Ainsi est né en 2003 le concept emblématique de rangement 36e8®, une unité carrée de 36,8 centimètres de côté. Ce système modulaire est développé ensuite dans la plupart des collections, avec des solutions pouvant être intégrées les unes aux autres et s'adapter aux différentes zones et styles de la maison selon les desiderata de l'habitant. Le projet Talking Furniture (2015) va encore plus loin dans cette interaction objet/utilisateur : chaque meuble est équipé d'une puce scannable pour recevoir des informations sur le produit, ou stocker des images, du son et des vidéos, afin de créer un récit émotionnel enregistré dans la mémoire de l'objet. « Toutes ces solutions innovantes sont nées d'une analyse des besoins de la société et des échanges continus entre notre bureau d'études et celui dédié à la recherche et au développement, analyse Daniele Lago . Nous revendiquons un design léger et surprenant, systémique et coordonné. »

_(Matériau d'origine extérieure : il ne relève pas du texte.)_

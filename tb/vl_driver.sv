// Stimulus and checker for the variable-latency adder (vlcspa_m), shared by
// the end-to-end testbenches. It plays the producer and the consumer:
// it offers operands and keeps them until the adder takes them (valid = 1
// before a rising edge), and it collects a result in each cycle where
// valid = 1. Each result is compared with a + b done in plain wide
// arithmetic, and its latency with the one a reference model predicts:
// 1 cycle when every block's carry prediction is right, 2 when one is
// wrong. The model also predicts ER and Err_block.
//
// Phases: directed operands (DIRECTED = 1, for 16-bit adders), then NBIAS
// operands in which blocks are often forced to propagate (so that carries
// get lost and chained), then NRAND uniformly random operands over which the
// speculation error rate is measured.
// Events counted: one-cycle results, recovered results, stall cycles, lost
// carries that travelled through further blocks (chained), results with
// carry-out 1, and operations with several wrong predictions. Each that
// the configuration can produce must happen at least once. done rises when
// all operations have been checked.
module vl_driver #(
  parameter int unsigned N        = 16,
  parameter int unsigned K        = 4,
  parameter int unsigned PRED     = 4,
  parameter int unsigned NBIAS    = 2000,
  parameter int unsigned NRAND    = 2000,
  parameter bit          DIRECTED = 1'b0,
  localparam int unsigned M       = (N + K - 1) / K
) (
  input  logic         clk,
  output logic         rst_n,
  output logic [N-1:0] a,
  output logic [N-1:0] b,
  input  logic [N-1:0] sum,
  input  logic         cout,
  input  logic         er,
  input  logic [M-2:0] err_block,
  input  logic         valid,
  output logic         done,
  output int           checks,
  output int           failures
);

  int n_fast = 0, n_rec = 0, n_stall = 0, n_chain = 0, n_cout = 0, n_multi = 0;
  int rand_ops = 0, rand_err = 0;

  function automatic int unsigned bw(int unsigned i);
    return (i == M - 1) ? N - (M - 1) * K : K;
  endfunction

  // Reference speculation model: Err_block and "a lost carry passes
  // through the block above" for operands x, y.
  task automatic predict(input logic [N-1:0] x, input logic [N-1:0] y,
                         output logic [M-2:0] err, output logic chain);
    longint unsigned pred_prev = 0;
    err = '0; chain = 1'b0;
    for (int unsigned i = 0; i < M; i++) begin
      int unsigned w = bw(i);
      int unsigned xs = (PRED > w) ? w : PRED;
      longint unsigned mask = (64'd1 << w) - 1;
      longint unsigned xi = 0, yi = 0, t, pr;
      for (int unsigned j = 0; j < w; j++) begin
        xi |= longint'(x[i * K + j]) << j;
        yi |= longint'(y[i * K + j]) << j;
      end
      t  = xi + yi + pred_prev;
      pr = ((xi >> (w - xs)) + (yi >> (w - xs))) >> xs;
      if (i < M - 1) err[i] = 1'((t >> w) != pr);
      if (i > 0 && err[i-1] && (t & mask) == mask) chain = 1'b1;
      pred_prev = pr;
    end
  endtask

  task automatic check(string what, logic ok);
    checks++;
    if (!ok) begin
      failures++;
      if (failures < 20) $display("[N=%0d K=%0d] FAIL %s", N, K, what);
    end
  endtask

  // Operand generation for operation number n.
  task automatic next_operands(input int n, output logic [N-1:0] x, output logic [N-1:0] y);
    logic [15:0] da [7] = '{16'h0FF8, 16'hFFF8, 16'hFFFF, 16'hFFFF, 16'h0F80, 16'h1234, 16'hF8F8};
    logic [15:0] db [7] = '{16'h0008, 16'h0008, 16'h0001, 16'hFFFF, 16'h0080, 16'h4321, 16'h0808};
    for (int unsigned j = 0; j < N; j++) begin
      x[j] = 1'($urandom);
      y[j] = 1'($urandom);
    end
    if (DIRECTED && n < 7) begin
      x = N'(da[n]); y = N'(db[n]);
    end else if (n < NBIAS + (DIRECTED ? 7 : 0)) begin
      // Force random blocks to propagate (y = ~x inside the block), and
      // sometimes make the block below generate.
      for (int unsigned i = 0; i < M; i++) begin
        if ($urandom_range(0, 1) == 0)
          for (int unsigned j = 0; j < bw(i); j++) y[i * K + j] = ~x[i * K + j];
        else if ($urandom_range(0, 2) == 0) begin
          x[i * K + bw(i) - 1] = 1'b1; y[i * K + bw(i) - 1] = 1'b1;
        end
      end
    end
  endtask

  initial begin
    logic [N-1:0] cur_a, cur_b;     // operands in the adder's registers
    logic [M-2:0] cur_err;
    logic         cur_chain, cur_rand, first;
    int           cur_issue, cycle, nops, issued;
    logic [N:0]   exp_v;
    checks = 0; failures = 0; done = 1'b0;
    rst_n = 1'b0;
    nops = NBIAS + NRAND + (DIRECTED ? 7 : 0);
    issued = 0; cycle = 0;
    next_operands(0, a, b);
    repeat (2) @(posedge clk);
    #1 rst_n = 1'b1;
    cur_a = '0; cur_b = '0; cur_err = '0; cur_chain = 1'b0; cur_rand = 1'b0;
    cur_issue = 0; first = 1'b1;
    while (1) begin
      #1;   // let the combinational outputs settle after the edge
      check("er matches model", er == (cur_err != 0));
      check("err_block matches model", err_block == cur_err);
      if (valid) begin
        if (!first) begin
          exp_v = {1'b0, cur_a} + {1'b0, cur_b};
          check($sformatf("sum %h + %h = %h, got %b_%h", cur_a, cur_b, exp_v, cout, sum),
                {cout, sum} == exp_v);
          check("latency", (cycle - cur_issue + 1) == ((cur_err != 0) ? 2 : 1));
          if (cur_err != 0) n_rec++; else n_fast++;
          if (cur_chain) n_chain++;
          if (cout) n_cout++;
          if ($countones(cur_err) > 1) n_multi++;
          if (cur_rand) begin rand_ops++; if (cur_err != 0) rand_err++; end
        end
        first = 1'b0;
        if (issued == nops) break;
        // The offered operands are taken at the coming edge.
        cur_a = a; cur_b = b; cur_issue = cycle + 1;
        cur_rand = (issued >= nops - NRAND);
        predict(cur_a, cur_b, cur_err, cur_chain);
        issued++;
        @(posedge clk); cycle++;
        #1;   // drive new operands away from the clock edge
        if (issued < nops) next_operands(issued, a, b);
      end else begin
        n_stall++;
        check("stall only in the first cycle of an error", cur_err != 0 && cycle == cur_issue);
        @(posedge clk); cycle++;
        #1;
      end
    end
    check("one-cycle additions happened", n_fast > 0);
    check("recovered additions happened", n_rec > 0);
    check("stall cycles happened", n_stall > 0);
    check("chained lost carries happened", n_chain > 0);
    check("carry-out results happened", n_cout > 0);
    if (M >= 5 && PRED == K) check("several wrong predictions at once happened", n_multi > 0);
    $display("[N=%0d K=%0d PRED=%0d] one-cycle=%0d recovered=%0d stalls=%0d chained=%0d cout=%0d multi=%0d",
             N, K, PRED, n_fast, n_rec, n_stall, n_chain, n_cout, n_multi);
    $display("[N=%0d K=%0d PRED=%0d] uniform random: %0d of %0d additions needed recovery (%f %%), %0d cycles for %0d additions",
             N, K, PRED, rand_err, rand_ops, 100.0 * real'(rand_err) / real'(rand_ops), cycle, nops);
    done = 1'b1;
  end

endmodule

Historiquement, Lago a une attache particulière avec l'univers de la chambre et y propose des solutions en droite ligne de ce manifeste. Parmi elles, le dressing N. O. W. et le surprenant lit Fluttua (2004) où « la sensation de suspension est rendue possible grâce à une structure en acier ancrée au mur, résume Daniele Lago . C'est notre expérience en matière de fixation murale et les études d'ingénierie internes qui ont abouti à ce produit fascinant. Nous mettons aussi en œuvre de plus en plus de solutions de tête de lit, enrichissons nos systèmes de rangement avec de l'éclairage et étudions d'autres évolutions plus technologiques orientées vers le bien-être nocturne » . Car pour Lago, la véritable révolution ne concerne pas tant le produit, mais plutôt ce qui se passe autour de lui. Après le premier Appartamento Lago en 2009 à Milan (un logement privé entièrement meublé par la marque), l'entreprise lance en 2015 le Lago Design Network : des magasins, bureaux, musées, cafés, restaurants ou encore hôtels, dont le concept est ainsi résumé par Daniele Lago : « si le design est un instrument de transformation sociale, pourquoi ne pas l'utiliser pour apporter du bien-être même en dehors des espaces domestiques ? Ainsi sont nés ces lieux dans lesquels il améliore l'expérience et devient porteur de culture et de relations, voire d'activité professionnelle » . Toute la force d'un design pas comme les autres.